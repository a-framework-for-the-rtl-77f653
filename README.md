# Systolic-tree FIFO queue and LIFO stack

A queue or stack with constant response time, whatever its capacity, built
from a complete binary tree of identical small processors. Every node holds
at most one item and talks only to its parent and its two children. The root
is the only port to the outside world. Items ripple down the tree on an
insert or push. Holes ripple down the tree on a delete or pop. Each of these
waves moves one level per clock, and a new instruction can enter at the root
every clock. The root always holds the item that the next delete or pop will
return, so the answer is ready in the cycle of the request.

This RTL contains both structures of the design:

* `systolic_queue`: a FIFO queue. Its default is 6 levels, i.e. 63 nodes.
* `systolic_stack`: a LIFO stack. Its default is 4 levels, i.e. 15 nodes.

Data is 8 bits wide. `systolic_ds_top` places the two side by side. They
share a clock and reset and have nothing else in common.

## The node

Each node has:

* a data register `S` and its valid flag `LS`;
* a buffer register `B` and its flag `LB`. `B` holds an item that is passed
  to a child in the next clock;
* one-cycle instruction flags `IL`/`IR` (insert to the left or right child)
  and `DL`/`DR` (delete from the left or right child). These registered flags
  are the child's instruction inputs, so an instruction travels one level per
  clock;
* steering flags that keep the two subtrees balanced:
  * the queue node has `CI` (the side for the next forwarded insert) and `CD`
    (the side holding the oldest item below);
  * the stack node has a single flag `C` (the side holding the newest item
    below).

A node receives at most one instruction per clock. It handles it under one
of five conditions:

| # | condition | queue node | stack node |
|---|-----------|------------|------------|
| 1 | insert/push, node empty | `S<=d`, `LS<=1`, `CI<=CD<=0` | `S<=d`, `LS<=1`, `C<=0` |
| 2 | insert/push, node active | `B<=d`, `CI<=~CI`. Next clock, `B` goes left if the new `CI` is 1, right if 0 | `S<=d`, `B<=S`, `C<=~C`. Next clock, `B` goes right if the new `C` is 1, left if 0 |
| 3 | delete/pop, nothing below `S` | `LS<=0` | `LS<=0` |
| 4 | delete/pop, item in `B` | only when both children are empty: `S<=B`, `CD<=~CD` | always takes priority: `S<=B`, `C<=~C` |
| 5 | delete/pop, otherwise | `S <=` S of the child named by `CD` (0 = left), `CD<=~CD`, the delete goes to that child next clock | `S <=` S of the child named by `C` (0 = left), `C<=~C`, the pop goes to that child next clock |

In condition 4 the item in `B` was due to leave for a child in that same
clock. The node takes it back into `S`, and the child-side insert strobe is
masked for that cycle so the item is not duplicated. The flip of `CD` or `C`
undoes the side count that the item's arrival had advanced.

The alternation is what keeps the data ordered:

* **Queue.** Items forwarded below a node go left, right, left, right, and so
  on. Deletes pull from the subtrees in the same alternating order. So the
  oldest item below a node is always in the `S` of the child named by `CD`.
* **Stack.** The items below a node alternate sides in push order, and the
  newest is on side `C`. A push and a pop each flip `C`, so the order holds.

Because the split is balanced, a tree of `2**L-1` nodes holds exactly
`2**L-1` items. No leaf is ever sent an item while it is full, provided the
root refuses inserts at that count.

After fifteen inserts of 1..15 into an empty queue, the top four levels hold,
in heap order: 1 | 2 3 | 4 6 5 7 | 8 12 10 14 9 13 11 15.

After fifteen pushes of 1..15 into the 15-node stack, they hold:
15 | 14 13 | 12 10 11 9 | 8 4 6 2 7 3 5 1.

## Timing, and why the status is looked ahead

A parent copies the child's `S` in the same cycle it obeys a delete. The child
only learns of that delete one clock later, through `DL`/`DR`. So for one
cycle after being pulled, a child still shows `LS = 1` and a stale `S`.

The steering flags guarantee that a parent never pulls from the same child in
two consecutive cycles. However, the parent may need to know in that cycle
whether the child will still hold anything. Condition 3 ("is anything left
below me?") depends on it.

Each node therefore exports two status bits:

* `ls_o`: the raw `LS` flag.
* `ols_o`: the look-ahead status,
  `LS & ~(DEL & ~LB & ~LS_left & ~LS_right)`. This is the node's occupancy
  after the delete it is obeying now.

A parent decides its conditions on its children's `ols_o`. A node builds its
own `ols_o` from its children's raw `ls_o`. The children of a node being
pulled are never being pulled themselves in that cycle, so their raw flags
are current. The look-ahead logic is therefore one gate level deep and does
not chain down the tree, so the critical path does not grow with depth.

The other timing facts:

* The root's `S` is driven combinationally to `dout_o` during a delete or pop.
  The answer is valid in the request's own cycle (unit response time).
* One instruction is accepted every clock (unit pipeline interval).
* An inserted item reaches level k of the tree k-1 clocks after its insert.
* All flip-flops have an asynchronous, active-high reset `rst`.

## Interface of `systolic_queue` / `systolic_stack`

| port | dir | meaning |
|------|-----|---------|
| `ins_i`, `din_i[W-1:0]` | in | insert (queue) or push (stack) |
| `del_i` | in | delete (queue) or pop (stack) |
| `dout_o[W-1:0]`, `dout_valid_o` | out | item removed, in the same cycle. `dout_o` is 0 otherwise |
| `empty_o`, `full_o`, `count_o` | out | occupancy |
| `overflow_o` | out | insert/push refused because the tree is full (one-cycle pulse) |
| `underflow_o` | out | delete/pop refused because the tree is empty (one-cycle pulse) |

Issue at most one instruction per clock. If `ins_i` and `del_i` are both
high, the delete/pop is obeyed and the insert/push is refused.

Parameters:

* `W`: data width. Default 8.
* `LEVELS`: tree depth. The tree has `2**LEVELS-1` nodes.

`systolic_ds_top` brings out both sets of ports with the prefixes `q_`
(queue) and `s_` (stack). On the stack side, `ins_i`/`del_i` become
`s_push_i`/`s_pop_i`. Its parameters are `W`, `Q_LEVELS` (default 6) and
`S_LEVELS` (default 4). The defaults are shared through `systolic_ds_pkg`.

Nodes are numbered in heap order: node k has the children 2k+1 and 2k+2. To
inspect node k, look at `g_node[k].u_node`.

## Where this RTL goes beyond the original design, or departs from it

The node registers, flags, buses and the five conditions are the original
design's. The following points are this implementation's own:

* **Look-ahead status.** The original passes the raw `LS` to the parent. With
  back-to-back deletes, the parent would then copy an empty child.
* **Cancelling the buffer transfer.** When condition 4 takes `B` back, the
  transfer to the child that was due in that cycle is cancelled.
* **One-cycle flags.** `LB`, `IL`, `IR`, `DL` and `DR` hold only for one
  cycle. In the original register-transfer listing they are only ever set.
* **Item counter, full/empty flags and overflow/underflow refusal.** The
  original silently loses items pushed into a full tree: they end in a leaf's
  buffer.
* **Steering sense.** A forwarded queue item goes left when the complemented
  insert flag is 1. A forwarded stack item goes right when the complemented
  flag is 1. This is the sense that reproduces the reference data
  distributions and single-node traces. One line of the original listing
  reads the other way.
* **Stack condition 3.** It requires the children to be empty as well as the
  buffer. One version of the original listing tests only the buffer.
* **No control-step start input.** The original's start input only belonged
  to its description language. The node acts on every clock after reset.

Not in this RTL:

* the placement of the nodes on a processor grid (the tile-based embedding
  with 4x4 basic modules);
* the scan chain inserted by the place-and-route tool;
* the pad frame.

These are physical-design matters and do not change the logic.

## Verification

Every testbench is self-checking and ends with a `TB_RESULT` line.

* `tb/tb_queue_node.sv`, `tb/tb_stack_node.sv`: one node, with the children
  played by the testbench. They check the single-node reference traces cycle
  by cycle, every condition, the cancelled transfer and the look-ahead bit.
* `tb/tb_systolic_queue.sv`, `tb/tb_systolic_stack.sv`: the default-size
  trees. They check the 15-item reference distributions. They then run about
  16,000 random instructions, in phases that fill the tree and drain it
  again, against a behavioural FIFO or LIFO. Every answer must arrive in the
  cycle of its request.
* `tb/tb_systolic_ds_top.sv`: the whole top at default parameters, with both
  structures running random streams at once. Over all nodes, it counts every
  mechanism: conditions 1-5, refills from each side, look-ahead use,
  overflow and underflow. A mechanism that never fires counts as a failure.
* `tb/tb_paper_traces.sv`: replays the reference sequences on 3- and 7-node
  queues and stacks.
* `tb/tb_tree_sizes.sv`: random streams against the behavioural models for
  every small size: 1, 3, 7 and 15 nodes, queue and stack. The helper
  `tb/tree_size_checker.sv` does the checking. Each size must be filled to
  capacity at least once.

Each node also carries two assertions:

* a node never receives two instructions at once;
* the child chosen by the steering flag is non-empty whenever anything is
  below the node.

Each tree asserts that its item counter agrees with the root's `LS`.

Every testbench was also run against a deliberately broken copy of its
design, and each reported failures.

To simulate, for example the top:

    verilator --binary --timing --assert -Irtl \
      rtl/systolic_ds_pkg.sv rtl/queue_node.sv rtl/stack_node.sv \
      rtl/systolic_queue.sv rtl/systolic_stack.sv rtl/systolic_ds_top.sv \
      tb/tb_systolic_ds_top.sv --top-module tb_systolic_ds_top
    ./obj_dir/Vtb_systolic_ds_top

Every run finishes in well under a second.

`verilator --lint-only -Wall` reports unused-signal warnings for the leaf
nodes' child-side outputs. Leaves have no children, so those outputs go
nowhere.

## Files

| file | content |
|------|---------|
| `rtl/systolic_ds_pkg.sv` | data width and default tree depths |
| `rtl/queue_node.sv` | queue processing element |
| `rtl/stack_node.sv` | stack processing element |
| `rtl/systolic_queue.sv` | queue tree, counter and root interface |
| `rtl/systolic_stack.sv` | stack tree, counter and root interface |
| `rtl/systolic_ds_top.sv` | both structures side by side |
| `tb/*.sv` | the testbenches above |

- [How to complete this task] From the listing above, the lines starting with the one that has "the pad frame." and running through the one that has "overflow and underflow." should be copied exactly, ends included.

- [Output of the exercise]
* the pad frame.

These are physical-design matters and do not change the logic.

## Verification

Every testbench is self-checking and ends with a `TB_RESULT` line.

* `tb/tb_queue_node.sv`, `tb/tb_stack_node.sv`: one node, with the children
  played by the testbench. They check the single-node reference traces cycle
  by cycle, every condition, the cancelled transfer and the look-ahead bit.
* `tb/tb_systolic_queue.sv`, `tb/tb_systolic_stack.sv`: the default-size
  trees. They check the 15-item reference distributions. They then run about
  16,000 random instructions, in phases that fill the tree and drain it
  again, against a behavioural FIFO or LIFO. Every answer must arrive in the
  cycle of its request.
* `tb/tb_systolic_ds_top.sv`: the whole top at default parameters, with both
  structures running random streams at once. Over all nodes, it counts every
  mechanism: conditions 1-5, refills from each side, look-ahead use,
  overflow and underflow. A mechanism that never fires counts as a failure.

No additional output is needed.